Databricks

Etyr · ‎01-06-2023

I'm using `databricks-sql-connector` in python3.8 to connect to an Azure SQL Wharehouse inside an Azure Machine Learning Compute Instance.

I have this large result query, looking at the `query history` I check the time spent on doing the query, and sending the data to the client. The result is 27Gb big. It took over 2 hours to get this data on my Azure Compute Instance.

Here you can see it actually took 1.88m to "make" the data, and 2.27 hours to send the data.

When I redo this query but inside SQL editor in databricks (and removing the 1000 limit), the `Fetching results by client` is way faster. Because it's in local I guess, which is normal.

So I am assuming that the network is in cause here. But since Databricks and my compute instance are in the same subnet/network, I don't understand why the download is so slow.

I have an other hypothesis, it's that the python code freeze, because after running for an hour, using `free -m` in linux shows me that the data is in memory, but when I do CTRL+C on the python code, it wont stop the process and nothing happens. I have to do CTRL+Z to stop the process, but this creates memory leak because checker back `free -m` the memory hasn't decresed.

Any idea if databricks-sql-connector has issues when fetching "large" results?

Etyr · ‎01-16-2023

So I made some few tests. Since you said that the Databricks SQL driver wasn't made to retrieve that amount of data. I went on Spark.

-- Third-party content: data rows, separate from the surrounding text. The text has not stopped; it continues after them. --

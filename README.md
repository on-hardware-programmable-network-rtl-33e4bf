# A programmable chemical-reaction engine for network dynamics

Many network control functions -- pacing a flow, capping a rate, dropping
packets before a queue overflows, sharing a link fairly -- can be written as a
small set of chemical reactions. Packets waiting in a queue are molecules of a
species; a reaction such as `S -> P` with rate coefficient `k` turns waiting
packets `S` into departing packets `P` at the rate `k * c_S` (law of mass
action), which is a pacer with an exponential low-pass response. Adding an
enzyme `E` that must bind a packet before it can leave (`S + E -> ES`,
`ES -> E + P`) caps the output rate at `k2 * c_E`; a second-order reaction
`2S -> S + D` drops packets in proportion to the square of the queue length.
The dynamics of such a network are known analytically, so the controller's
behaviour can be proven before it is deployed.

This RTL runs such reaction networks in hardware. A *chemical engine* stores a
network in registers (which species each reaction consumes and produces, the
rate coefficients and the current molecule counts) and executes it in real
time: it computes each reaction's propensity
`a_r = k_r * prod(c_s ^ alpha_s)`, schedules the reaction `1/a_r` seconds in
the future, fires it, updates the counts and reschedules. External events
(packet arrivals) add molecules to mapped species; when a mapped species has
collected enough molecules, an output event (a packet departure) is raised.
Everything can be reprogrammed over a serial line while the engine runs, so
the network can be swapped or tuned without stopping traffic.

## Platform: manager and engines

```
             uart_rxd  uart_txd       ext_in[e]   ext_out[e]
                 |        ^               |          ^
           +-----v--------+---------------v----------+------+
           |  manager                                       |
           |  command decoder, event maps, monitor reads    |
           +---+-----------------+----------------+---------+
               | cfg, events     | cfg, events    |
           +---v-----------+ +---v-----------+
           |  ac_module 0  | |  ac_module 1  |  ...  (N_AC engines)
           +---------------+ +---------------+
```

`ca_top` holds one `manager` and `N_AC` engines (`ac_module`, default 1).
The manager receives programming commands on an 8N1 serial line
(`uart_rx`, 9600 baud at 80 MHz by default), turns them into configuration
requests (`cfg_req_t`) for the addressed engine, keeps for each engine a map
from event wires to species, and answers concentration reads and sends
periodic concentration logs on `uart_tx`.

Each engine contains:

| part | module | contents |
|---|---|---|
| c-mem | `conc_mem` | 256 x 16-bit molecule counts; address 0 is fixed at 1 |
| alpha-mem, beta-mem | `stoich_mem` (x2) | reactant and product records, 8 reactions x 8 slots x 8 order positions, 8-bit species address each |
| k-mem | `k_mem` | 8 single-precision rate coefficients |
| execution logic | `react_exec` | applies a reaction to c-mem |
| propensity unit | `propensity_unit` | computes `a_r` with one multiplier |
| scheduler | `loma_scheduler` | next-reaction counters, firing, rescheduling |
| arithmetic | `fp32_mul`, `fp32_div`, `fp32_conv` | IEEE-754 single precision |

The sizes are the package constants in `ca_pkg`: `NR = 8` reactions,
`NPSI = 8` reactant/product slots per reaction, `NS = 255` species,
`CW = 16` count bits, `NALPHA = 8` maximum order per slot, `KW = 32` bits per
coefficient, `SAW = 8` species address bits, plus `N_IN = 4` input and
`N_OUT = 8` output event ports per engine.

## Describing a reaction: the stoichiometric records
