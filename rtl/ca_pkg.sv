// ca_pkg: shared constants and types of the chemical-algorithm engine.
//
// The resource reservation below is the main configuration of the design:
// up to 8 reactions, each with up to 8 reactant (and 8 product) slots, each
// slot of stoichiometric order up to 8, over 255 species with 16-bit
// concentrations and single-precision reaction coefficients. Species
// address 0 is reserved: it means "no species" in a stoichiometric record
// and reads as concentration 1, the identity of the propensity product.
//
// The configuration-request struct and the operation codes are this
// design's own choice; they carry one level-2 programming write from the
// manager to a chemical engine.
package ca_pkg;

  // Resource reservation
  localparam int unsigned NR     = 8;    // max number of reactions |R|
  localparam int unsigned NPSI   = 8;    // max reactants/products per reaction |Psi|
  localparam int unsigned NS     = 255;  // max number of species |S|
  localparam int unsigned CW     = 16;   // concentration width |C|
  localparam int unsigned NALPHA = 8;    // max stoichiometric coefficient |alpha| = |beta|
  localparam int unsigned KW     = 32;   // reaction coefficient width (IEEE-754 single)
  localparam int unsigned SAW    = $clog2(NS + 1);  // species address width

  // Engine-side I/O mapping
  localparam int unsigned N_IN   = 4;    // external input event lines per engine
  localparam int unsigned N_OUT  = 8;    // external output event lines per engine

  // Level-2 configuration operations
  typedef enum logic [3:0] {
    CFG_NOP      = 4'h0,
    CFG_WR_C     = 4'h1,  // idx0 = species, data[CW-1:0] = concentration
    CFG_WR_K     = 4'h2,  // idx0 = reaction, data = IEEE-754 coefficient
    CFG_WR_ALPHA = 4'h3,  // idx0 = reaction, idx1 = {slot, order}, data[7:0] = species
    CFG_WR_BETA  = 4'h4,  // same layout as CFG_WR_ALPHA, for products
    CFG_RD_C     = 4'h5,  // idx0 = species (monitor read)
    CFG_MAP_IN   = 4'h6,  // idx0 = port, idx1 = species, data[15:0] = molecules/event
    CFG_MAP_OUT  = 4'h7,  // idx0 = port, idx1 = species, data[15:0] = molecules/event
    CFG_TICKRATE = 4'h8,  // data = IEEE-754 clock ticks per second
    CFG_RUN      = 4'h9   // data[0] = scheduler enable
  } cfg_op_e;

  typedef struct packed {
    logic        valid;
    cfg_op_e     op;
    logic [7:0]  idx0;
    logic [7:0]  idx1;
    logic [31:0] data;
  } cfg_req_t;

  // Float constants
  localparam logic [31:0] FP_ONE  = 32'h3F80_0000;  // 1.0
  localparam logic [31:0] FP_80M  = 32'h4C98_9680;  // 80e6 ticks per second

endpackage
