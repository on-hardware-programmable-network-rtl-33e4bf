// conc_mem: c-mem, the species concentration registers of a chemical engine.
//
// Every species is a CW-bit register; address 0 is reserved and always
// reads 1 (the identity of the propensity product), so an empty
// stoichiometric record selects it harmlessly. Each cycle the registers
// take, all at once:
//   * one decrement per reactant HLS (dec_en/dec_addr) and one increment
//     per product HLS (inc_en/inc_addr), as driven by the reaction
//     execution logic, one molecule per step;
//   * batched input events: in_valid adds in_amt molecules to in_addr;
//   * batched output events: output port i fires (out_fire, combinational)
//     when out_en is set, out_amt is nonzero and the species holds at least
//     out_amt molecules; the molecules are then removed;
//   * a programming write (wr_en), which overrides everything else for that
//     species.
// Several updates of one species in a cycle are summed; the sum is clamped
// to 0 .. 2^CW-1. Two read ports (rd_*, mon_*) are combinational.
// ext_changed flags a cycle in which events or a write changed the state,
// so that the scheduler can re-evaluate propensities.
// The per-HLS sub/add units follow the species-register circuit of the
// reference design; the batch event ports, the clamping and the summing of
// simultaneous updates are this design's own choices.
module conc_mem
  import ca_pkg::*;
(
  input  logic                clk,
  input  logic                rst_n,
  // programming write
  input  logic                wr_en,
  input  logic [SAW-1:0]      wr_addr,
  input  logic [CW-1:0]       wr_data,
  // reaction execution
  input  logic [NPSI-1:0]     dec_en,
  input  logic [SAW-1:0]      dec_addr [NPSI],
  input  logic [NPSI-1:0]     inc_en,
  input  logic [SAW-1:0]      inc_addr [NPSI],
  // external events
  input  logic [N_IN-1:0]     in_valid,
  input  logic [SAW-1:0]      in_addr  [N_IN],
  input  logic [CW-1:0]       in_amt   [N_IN],
  input  logic [N_OUT-1:0]    out_en,
  input  logic [SAW-1:0]      out_addr [N_OUT],
  input  logic [CW-1:0]       out_amt  [N_OUT],
  output logic [N_OUT-1:0]    out_fire,
  // reads
  input  logic [SAW-1:0]      rd_addr,
  output logic [CW-1:0]       rd_data,
  input  logic [SAW-1:0]      mon_addr,
  output logic [CW-1:0]       mon_data,
  output logic                ext_changed
);
  localparam int unsigned DW = CW + 5;   // signed delta width

  logic [CW-1:0]        c_q   [NS+1];
  logic signed [DW-1:0] delta [NS+1];

  function automatic logic [CW-1:0] rd(input logic [SAW-1:0] a);
    return (a == '0) ? CW'(1) : c_q[a];
  endfunction

  assign rd_data  = rd(rd_addr);
  assign mon_data = rd(mon_addr);

  always_comb begin
    for (int i = 0; i < N_OUT; i++) begin
      out_fire[i] = out_en[i] && (out_amt[i] != '0) && (out_addr[i] != '0) &&
                    (c_q[out_addr[i]] >= out_amt[i]);
    end
  end

  assign ext_changed = wr_en || (|in_valid) || (|out_fire);

  always_comb begin
    for (int s = 0; s <= NS; s++) delta[s] = '0;
    for (int h = 0; h < NPSI; h++) begin
      if (dec_en[h]) delta[dec_addr[h]] = delta[dec_addr[h]] - DW'(1);
      if (inc_en[h]) delta[inc_addr[h]] = delta[inc_addr[h]] + DW'(1);
    end
    for (int i = 0; i < N_IN; i++) begin
      if (in_valid[i]) delta[in_addr[i]] = delta[in_addr[i]] + DW'(in_amt[i]);
    end
    for (int i = 0; i < N_OUT; i++) begin
      if (out_fire[i]) delta[out_addr[i]] = delta[out_addr[i]] - DW'(out_amt[i]);
    end
  end

  always_ff @(posedge clk or negedge rst_n) begin
    if (!rst_n) begin
      for (int s = 0; s <= NS; s++) c_q[s] <= (s == 0) ? CW'(1) : '0;
    end else begin
      for (int s = 1; s <= NS; s++) begin
        logic signed [DW-1:0] nxt;
        nxt = DW'(c_q[s]) + delta[s];
        if (wr_en && wr_addr == SAW'(s)) c_q[s] <= wr_data;
        else if (nxt < 0)                c_q[s] <= '0;
        else if (nxt > DW'({CW{1'b1}}))  c_q[s] <= '1;
        else                             c_q[s] <= nxt[CW-1:0];
      end
    end
  end
endmodule
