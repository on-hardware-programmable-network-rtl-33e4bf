// tb_conc_mem: self-checking test of c-mem. A shadow model in the
// testbench applies the same programming writes, reactant decrements,
// product increments, input batches and output batches with clamping, and
// every concentration is compared after each random cycle. Also checks
// that the reserved address 0 always reads 1.
module tb_conc_mem;
  import ca_pkg::*;
  logic clk = 0, rst_n = 0;
  logic wr_en = 0; logic [SAW-1:0] wr_addr = 0; logic [CW-1:0] wr_data = 0;
  logic [NPSI-1:0] dec_en = 0, inc_en = 0;
  logic [SAW-1:0] dec_addr [NPSI], inc_addr [NPSI];
  logic [N_IN-1:0] in_valid = 0; logic [SAW-1:0] in_addr [N_IN]; logic [CW-1:0] in_amt [N_IN];
  logic [N_OUT-1:0] out_en = 0; logic [SAW-1:0] out_addr [N_OUT]; logic [CW-1:0] out_amt [N_OUT];
  logic [N_OUT-1:0] out_fire;
  logic [SAW-1:0] rd_addr = 0, mon_addr = 0; logic [CW-1:0] rd_data, mon_data;
  logic ext_changed;
  int checks = 0, failures = 0;
  int model [NS+1];
  int fires = 0;

  conc_mem dut (.*);
  always #50 clk = ~clk;

  initial begin
    #100_000_000; failures++;
    $display("TB_RESULT checks=%0d failures=%0d", checks, failures); $finish;
  end

  // species used: 1..6 so that collisions are frequent
  function automatic logic [SAW-1:0] rs();
    return SAW'($urandom_range(0, 6));
  endfunction

  initial begin
    for (int s = 0; s <= NS; s++) model[s] = 0;
    for (int h = 0; h < NPSI; h++) begin dec_addr[h] = 0; inc_addr[h] = 0; end
    for (int i = 0; i < N_IN; i++) begin in_addr[i] = 0; in_amt[i] = 0; end
    for (int i = 0; i < N_OUT; i++) begin out_addr[i] = 0; out_amt[i] = 0; end
    repeat (3) @(negedge clk); rst_n = 1;
    for (int s = 0; s <= NS; s++) begin
      rd_addr = SAW'(s); #1; checks++;
      if (rd_data !== ((s == 0) ? 16'd1 : 16'd0)) begin failures++; $display("FAIL reset %0d", s); end
    end
    for (int cyc = 0; cyc < 3000; cyc++) begin
      int d [NS+1];
      @(negedge clk);
      for (int s = 0; s <= NS; s++) d[s] = 0;
      wr_en = ($urandom_range(0, 9) == 0); wr_addr = rs(); wr_data = CW'($urandom_range(0, 40));
      if (cyc % 500 == 7) wr_data = 16'hFFF0;
      for (int h = 0; h < NPSI; h++) begin
        dec_en[h] = $urandom_range(0, 3) == 0; dec_addr[h] = rs();
        inc_en[h] = $urandom_range(0, 3) == 0; inc_addr[h] = rs();
        if (dec_en[h]) d[dec_addr[h]] -= 1;
        if (inc_en[h]) d[inc_addr[h]] += 1;
      end
      for (int i = 0; i < N_IN; i++) begin
        in_valid[i] = $urandom_range(0, 4) == 0; in_addr[i] = rs(); in_amt[i] = CW'($urandom_range(1, 8));
        if (in_valid[i]) d[in_addr[i]] += int'(in_amt[i]);
      end
      for (int i = 0; i < N_OUT; i++) begin
        out_en[i] = $urandom_range(0, 2) == 0; out_addr[i] = rs(); out_amt[i] = CW'($urandom_range(0, 6));
      end
      #1;
      for (int i = 0; i < N_OUT; i++) begin
        bit f;
        f = out_en[i] && out_amt[i] != 0 && out_addr[i] != 0 && model[out_addr[i]] >= int'(out_amt[i]);
        checks++;
        if (out_fire[i] !== f) begin failures++; $display("FAIL fire %0d cyc %0d", i, cyc); end
        if (f) begin d[out_addr[i]] -= int'(out_amt[i]); fires++; end
      end
      checks++;
      if (ext_changed !== (wr_en || |in_valid || |out_fire)) begin failures++; $display("FAIL ext_changed"); end
      for (int s = 1; s <= NS; s++) begin
        int n;
        n = model[s] + d[s];
        if (n < 0) n = 0;
        if (n > 65535) n = 65535;
        if (wr_en && wr_addr == SAW'(s)) n = int'(wr_data);
        model[s] = n;
      end
      @(posedge clk); #1;
      for (int s = 0; s <= 7; s++) begin
        rd_addr = SAW'(s); mon_addr = SAW'(s); #1; checks++;
        if (rd_data !== ((s == 0) ? 16'd1 : CW'(model[s])) || mon_data !== rd_data) begin
          failures++; $display("FAIL cyc %0d species %0d got %0d expected %0d", cyc, s, rd_data, model[s]);
        end
      end
    end
    checks++;
    if (fires == 0) begin failures++; $display("FAIL no output batch fired"); end
    $display("TB_RESULT checks=%0d failures=%0d", checks, failures);
    $finish;
  end
endmodule
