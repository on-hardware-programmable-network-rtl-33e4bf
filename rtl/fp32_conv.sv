// fp32_conv: conversions between unsigned integers and IEEE-754 singles.
//
// u_in -> f_out turns a 32-bit unsigned value (a concentration or a tick
// count) into a float, truncating bits below the 24-bit mantissa.
// f_in -> u_out turns a float into a 32-bit unsigned value, truncating the
// fraction; negative values and values below 1 give 0, values of 2^32 or
// more saturate to 32'hFFFF_FFFF. Both paths are combinational and
// independent. The conversion rules are this design's own choice.
// The sign bit of f_out is always 0, since the input is unsigned.
module fp32_conv (
  input  logic [31:0] u_in,
  output logic [31:0] f_out,
  input  logic [31:0] f_in,
  output logic [31:0] u_out
);
  logic [4:0]  msb;
  logic [31:0] norm;
  logic [7:0]  e;
  logic [55:0] shifted;

  // unsigned -> float
  always_comb begin
    msb = 5'd0;
    for (int i = 0; i < 32; i++) begin
      if (u_in[i]) msb = 5'(i);
    end
    norm = u_in << (5'd31 - msb);             // leading one at bit 31
    if (u_in == 32'd0) f_out = 32'd0;
    else               f_out = {1'b0, 8'(8'd127 + 8'(msb)), norm[30:8]};
  end

  // float -> unsigned
  always_comb begin
    e       = f_in[30:23];
    shifted = '0;
    if (f_in[31] || e < 8'd127) begin
      u_out = 32'd0;
    end else if (e >= 8'd159) begin
      u_out = 32'hFFFF_FFFF;
    end else begin
      // value = 1.frac * 2^(e-127), 0 <= e-127 <= 31
      shifted = {32'd0, 1'b1, f_in[22:0]} << (e - 8'd127);
      u_out   = shifted[54:23];
    end
  end
endmodule
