// tb_fp32_conv: self-checking test of the integer/float conversions.
// u_in -> f_out is compared with the simulator's own conversion for values
// that fit the 24-bit mantissa exactly, and checked by truncation for
// larger ones; f_in -> u_out is checked for exact integers, fractions,
// negative values and saturation.
module tb_fp32_conv;
  import tb_fp_pkg::*;
  logic [31:0] u_in, f_out, f_in, u_out;
  int checks = 0, failures = 0;

  fp32_conv dut (.u_in, .f_out, .f_in, .u_out);

  initial begin
    #100000; failures++;
    $display("TB_RESULT checks=%0d failures=%0d", checks, failures); $finish;
  end

  task automatic chk(input logic [31:0] got, input logic [31:0] exp_v, input string what);
    checks++;
    if (got !== exp_v) begin failures++; $display("FAIL %s: got %h expected %h", what, got, exp_v); end
  endtask

  initial begin
    f_in = 0;
    u_in = 0; #1 chk(f_out, 32'h0, "u2f 0");
    u_in = 1; #1 chk(f_out, 32'h3F80_0000, "u2f 1");
    u_in = 500; #1 chk(f_out, r2f(500.0), "u2f 500");
    u_in = 65535; #1 chk(f_out, r2f(65535.0), "u2f 65535");
    u_in = 32'hFFFF_FFFF; #1 chk(f_out, 32'h4F7F_FFFF, "u2f max (truncated)");
    for (int i = 0; i < 1000; i++) begin
      u_in = $urandom_range(0, (1 << 24) - 1); #1
      chk(f_out, r2f(u_in), "u2f rnd");
    end
    f_in = r2f(16000.0); #1 chk(u_out, 16000, "f2u 16000");
    f_in = r2f(2.75); #1 chk(u_out, 2, "f2u 2.75");
    f_in = r2f(0.5); #1 chk(u_out, 0, "f2u 0.5");
    f_in = r2f(-5.0); #1 chk(u_out, 0, "f2u -5");
    f_in = r2f(1.0e12); #1 chk(u_out, 32'hFFFF_FFFF, "f2u sat");
    f_in = r2f(2147483648.0); #1 chk(u_out, 32'h8000_0000, "f2u 2^31");
    for (int i = 0; i < 1000; i++) begin
      logic [31:0] v;
      v = $urandom_range(0, (1 << 24) - 1);
      f_in = r2f(v); #1 chk(u_out, v, "f2u rnd");
    end
    $display("TB_RESULT checks=%0d failures=%0d", checks, failures);
    $finish;
  end
endmodule
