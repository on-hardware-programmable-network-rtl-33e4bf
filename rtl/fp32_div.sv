// fp32_div: sequential IEEE-754 single-precision divider, y = a / b.
//
// The reaction scheduler uses it for the reciprocal of a propensity
// (ticks-per-second / propensity = ticks until the reaction fires) and to
// rescale the remaining time of a reaction whose propensity changed. The
// mantissas are divided by restoring division, one quotient bit per clock:
// a pulse on `start` loads the operands, and `done` pulses 26 cycles later
// with `y` valid (and held until the next start). `busy` is high in
// between. As in fp32_mul, only normal numbers are handled, the quotient is
// truncated, overflow and division by zero saturate to the largest finite
// value and underflow flushes to zero. This is this design's own
// replacement for the vendor divider core of the reference platform.
module fp32_div (
  input  logic        clk,
  input  logic        rst_n,
  input  logic        start,
  input  logic [31:0] a,
  input  logic [31:0] b,
  output logic        busy,
  output logic        done,
  output logic [31:0] y
);
  localparam logic [31:0] FP_MAX = 32'h7F7F_FFFF;

  logic [24:0] rem_q;      // partial remainder
  logic [23:0] div_q;      // divisor mantissa
  logic [24:0] quo_q;      // quotient bits
  logic [4:0]  cnt_q;
  logic [9:0]  exp_q;      // ea - eb + 127, offset by +256 to stay positive
  logic        sign_q;
  logic        special_q;  // result already decided (zero or saturate)
  logic [24:0] rem_sub;
  logic        ge;
  logic [9:0]  exp_fin;
  logic [24:0] quo_fin;

  assign ge      = rem_q >= {1'b0, div_q};
  assign rem_sub = ge ? rem_q - {1'b0, div_q} : rem_q;
  assign quo_fin = {quo_q[23:0], ge};

  always_comb begin
    exp_fin = quo_fin[24] ? exp_q : exp_q - 10'd1;
  end

  always_ff @(posedge clk or negedge rst_n) begin
    if (!rst_n) begin
      busy <= 1'b0; done <= 1'b0; y <= '0;
      rem_q <= '0; div_q <= '0; quo_q <= '0; cnt_q <= '0;
      exp_q <= '0; sign_q <= 1'b0; special_q <= 1'b0;
    end else begin
      done <= 1'b0;
      if (start) begin
        busy      <= 1'b1;
        sign_q    <= a[31] ^ b[31];
        rem_q     <= {1'b0, 1'b1, a[22:0]};
        div_q     <= {1'b1, b[22:0]};
        quo_q     <= '0;
        cnt_q     <= 5'd24;
        exp_q     <= 10'd256 + {2'b00, a[30:23]} - {2'b00, b[30:23]} + 10'd127;
        special_q <= 1'b0;
        if (a[30:23] == 8'd0) begin
          special_q <= 1'b1; y <= {a[31] ^ b[31], 31'd0};
        end else if (b[30:23] == 8'd0) begin
          special_q <= 1'b1; y <= {a[31] ^ b[31], FP_MAX[30:0]};
        end
      end else if (busy) begin
        rem_q <= {rem_sub[23:0], 1'b0};
        quo_q <= quo_fin;
        if (cnt_q == 5'd0) begin
          busy <= 1'b0;
          done <= 1'b1;
          if (!special_q) begin
            if (exp_fin <= 10'd256)      y <= {sign_q, 31'd0};
            else if (exp_fin >= 10'd511) y <= {sign_q, FP_MAX[30:0]};
            else if (quo_fin[24])        y <= {sign_q, 8'(exp_fin - 10'd256), quo_fin[23:1]};
            else                         y <= {sign_q, 8'(exp_fin - 10'd256), quo_fin[22:0]};
          end
        end else begin
          cnt_q <= cnt_q - 5'd1;
        end
      end
    end
  end
endmodule
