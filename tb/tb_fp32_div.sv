// tb_fp32_div: self-checking test of the sequential single-precision
// divider. Quotients are compared with the simulator's own division (to
// within one unit in the last place, the design truncates), the latency
// from start to done is checked to be 26 cycles, and division by zero must
// saturate.
module tb_fp32_div;
  import tb_fp_pkg::*;
  logic clk = 0, rst_n = 0, start = 0, busy, done;
  logic [31:0] a = 0, b = 0, y;
  int checks = 0, failures = 0;

  fp32_div dut (.clk, .rst_n, .start, .a, .b, .busy, .done, .y);
  always #5 clk = ~clk;

  initial begin
    #2_000_000; failures++;
    $display("TB_RESULT checks=%0d failures=%0d", checks, failures); $finish;
  end

  task automatic divide(input logic [31:0] x, input logic [31:0] z, output int lat);
    @(negedge clk); a = x; b = z; start = 1;
    @(negedge clk); start = 0; lat = 1;
    while (!done) begin @(negedge clk); lat++; end
  endtask

  task automatic check(input real x, input real z);
    logic [31:0] e; int lat, diff;
    e = r2f(f2r(r2f(x)) / f2r(r2f(z)));
    divide(r2f(x), r2f(z), lat);
    diff = int'(e) - int'(y);
    checks++;
    if (diff < -1 || diff > 1) begin
      failures++; $display("FAIL %f / %f: got %h expected %h", x, z, y, e);
    end
    checks++;
    if (lat != 26) begin failures++; $display("FAIL latency %0d", lat); end
  endtask

  initial begin
    repeat (3) @(negedge clk); rst_n = 1;
    check(1.0, 1.0);
    check(80.0e6, 5000.0);
    check(1.0, 3.0);
    check(7.0, 2.0);
    check(100.0, 0.125);
    check(3.0, 7.0);
    for (int i = 0; i < 300; i++)
      check(real'($urandom_range(1, 1 << 24)), real'($urandom_range(1, 65535)) * 0.01);
    begin
      int lat;
      divide(32'h3F80_0000, 32'h0, lat); checks++;
      if (y !== 32'h7F7F_FFFF) begin failures++; $display("FAIL div0 %h", y); end
    end
    $display("TB_RESULT checks=%0d failures=%0d", checks, failures);
    $finish;
  end
endmodule
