// fp32_mul: combinational IEEE-754 single-precision multiplier.
//
// Used by the reaction scheduler to build propensities (product of reactant
// concentrations and the reaction coefficient) and to rescale schedules.
// The reference platform uses a vendor floating-point core; this is a
// compact replacement of this design's own: normal numbers only, a zero
// exponent is read as zero (no subnormals, no NaN/Inf handling), the
// result is truncated towards zero, overflow saturates to the largest
// finite value and underflow flushes to zero. Purely combinational, so a
// product is available in the same cycle as its operands.
module fp32_mul (
  input  logic [31:0] a,
  input  logic [31:0] b,
  output logic [31:0] y
);
  logic        sign;
  logic [47:0] prod;
  logic [9:0]  exp_sum;   // signed-ish range: 0 .. 2*254, biased twice
  logic [9:0]  exp_res;
  logic [22:0] frac;

  always_comb begin
    sign    = a[31] ^ b[31];
    prod    = {1'b1, a[22:0]} * {1'b1, b[22:0]};
    exp_sum = {2'b00, a[30:23]} + {2'b00, b[30:23]};
    if (prod[47]) begin
      frac    = prod[46:24];
      exp_res = exp_sum + 10'd1;
    end else begin
      frac    = prod[45:23];
      exp_res = exp_sum;
    end
    if (a[30:23] == 8'd0 || b[30:23] == 8'd0) begin
      y = {sign, 31'd0};
    end else if (exp_res <= 10'd127) begin
      y = {sign, 31'd0};                       // underflow
    end else if (exp_res >= 10'd382) begin
      y = {sign, 8'hFE, 23'h7F_FFFF};          // overflow: largest finite
    end else begin
      y = {sign, 8'(exp_res - 10'd127), frac};
    end
  end
endmodule
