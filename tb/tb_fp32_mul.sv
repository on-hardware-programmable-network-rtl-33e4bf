// tb_fp32_mul: self-checking test of the single-precision multiplier.
// Products of values that are exact in single precision are compared with
// the product worked out by the simulator in double precision and
// converted back with $realtobits; random operands are compared
// within one unit in the last place (the design truncates).
module tb_fp32_mul;
  import tb_fp_pkg::*;
  logic [31:0] a, b, y;
  int checks = 0, failures = 0;

  fp32_mul dut (.a, .b, .y);

  task automatic check_exact(input real x, input real z);
    logic [31:0] exp_bits;
    a = r2f(x); b = r2f(z);
    exp_bits = r2f(f2r(a) * f2r(b));
    #1;
    checks++;
    if (y !== exp_bits) begin
      failures++;
      $display("FAIL %f * %f: got %h expected %h", x, z, y, exp_bits);
    end
  endtask

  initial begin
    #100000; failures++;
    $display("TB_RESULT checks=%0d failures=%0d", checks, failures); $finish;
  end

  initial begin
    check_exact(1.0, 1.0);
    check_exact(2.0, 3.0);
    check_exact(10.0, 500.0);
    check_exact(1.5, 1.5);
    check_exact(0.5, 0.25);
    check_exact(-3.0, 7.0);
    check_exact(20.0, 25000.0);
    check_exact(65535.0, 65535.0);
    check_exact(0.0, 123.0);
    // random operands, within 1 ulp (truncation)
    for (int i = 0; i < 2000; i++) begin
      real x, z;
      logic [31:0] e;
      int diff;
      x = real'($urandom_range(1, 65535)) / real'($urandom_range(1, 1000));
      z = real'($urandom_range(1, 65535)) * 0.001;
      a = r2f(x); b = r2f(z);
      e = r2f(f2r(a) * f2r(b));
      #1;
      diff = int'(e) - int'(y);
      checks++;
      if (diff < -1 || diff > 1) begin
        failures++;
        $display("FAIL rnd %h * %h: got %h expected %h", a, b, y, e);
      end
    end
    // overflow saturates
    a = 32'h7F00_0000; b = 32'h7F00_0000; #1; checks++;
    if (y !== 32'h7F7F_FFFF) begin failures++; $display("FAIL overflow %h", y); end
    $display("TB_RESULT checks=%0d failures=%0d", checks, failures);
    $finish;
  end
endmodule
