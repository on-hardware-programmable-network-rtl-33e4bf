// k_mem: the bank of reaction coefficients of a chemical engine.
//
// NR registers of KW bits, each an IEEE-754 single-precision reaction
// coefficient k_r in units of 1/s (scaled by the reactant concentrations
// according to the law of mass action). One synchronous write port for
// level-2 programming and one combinational read port used by the
// propensity unit. All coefficients reset to 0, which disables the
// reaction. The bank follows the reference design.
module k_mem
  import ca_pkg::*;
(
  input  logic                  clk,
  input  logic                  rst_n,
  input  logic                  wr_en,
  input  logic [$clog2(NR)-1:0] wr_r,
  input  logic [KW-1:0]         wr_data,
  input  logic [$clog2(NR)-1:0] rd_r,
  output logic [KW-1:0]         rd_data
);
  logic [KW-1:0] k_q [NR];

  always_ff @(posedge clk or negedge rst_n) begin
    if (!rst_n) begin
      for (int r = 0; r < NR; r++) k_q[r] <= '0;
    end else if (wr_en) begin
      k_q[wr_r] <= wr_data;
    end
  end

  assign rd_data = k_q[rd_r];
endmodule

I fired up a small spark cluster, the query was as fast as on SQL Warehouse, then I did a df.write.parquet("/my_path/") This took 10 minutes (2GiB of parquet files)

Then I used Azure Storage API to download all parquet files from the folder on Azure Storage. And load it with Pandas.

The original techno I was using was Impala and did this in 30 minutes. SQL Warehouse is 4 hours. With Spark + some spark.write + file download to local/VM/pod + load to pandas is 20 minutes.

View solution in original post

Hubert-Dudek · ‎01-06-2023

Are you using fetchall?

"Returns all (or all remaining) rows of the query as a Python list of Row objects."

I bet that 30GB list will be killer anyway.

Please use cursor.fetchmany(10000) and append in chunks to your destination (dataframe or what you are using). Additionally, in that approach, you can monitor the progress of your code.

(for the test, just print the number and time needed for each chunk)

Etyr · ‎01-06-2023

Yes I was using fetchall()

Here is what I get when I use fetchmany(100000) (not 10.000, but 100.000) else there was too much printing:

<databricks.sql.client.Cursor object at 0x7fddfd233be0>
Fetching chunk of size 100000, 1
1.2840301990509033
Fetching chunk of size 100000, 2
1.7594795227050781
Fetching chunk of size 100000, 3
1.4387767314910889
Fetching chunk of size 100000, 4
1.9465265274047852
Fetching chunk of size 100000, 5
1.284682273864746
Fetching chunk of size 100000, 6
1.8754642009735107
Fetching chunk of size 100000, 7

So it takes around 1.5-2 secondes per chunk of size 100.000. From what I understand in the documentation, the chunk size is the number of rows fetched.

Since I have 1008342364 rows, it will take me 10084 fetchmany(100000)

10084 * 1.5 (seconds per fetchmany) = 15125 total seconds to get all the data. so approx 4 hours.

If a do a fetchmany(1000000), i get one fetch of 14 seconds.

1008342364 rows / 1000000 = 1009 fetches

10084 * 14 = 14126 secondes for all fetchs => 3.9 hours

Etyr · ‎01-16-2023

So I made some few tests. Since you said that the Databricks SQL driver wasn't made to retrieve that amount of data. I went on Spark.

I fired up a small spark cluster, the query was as fast as on SQL Warehouse, then I did a df.write.parquet("/my_path/") This took 10 minutes (2GiB of parquet files)

Then I used Azure Storage API to download all parquet files from the folder on Azure Storage. And load it with Pandas.

The original techno I was using was Impala and did this in 30 minutes. SQL Warehouse is 4 hours. With Spark + some spark.write + file download to local/VM/pod + load to pandas is 20 minutes.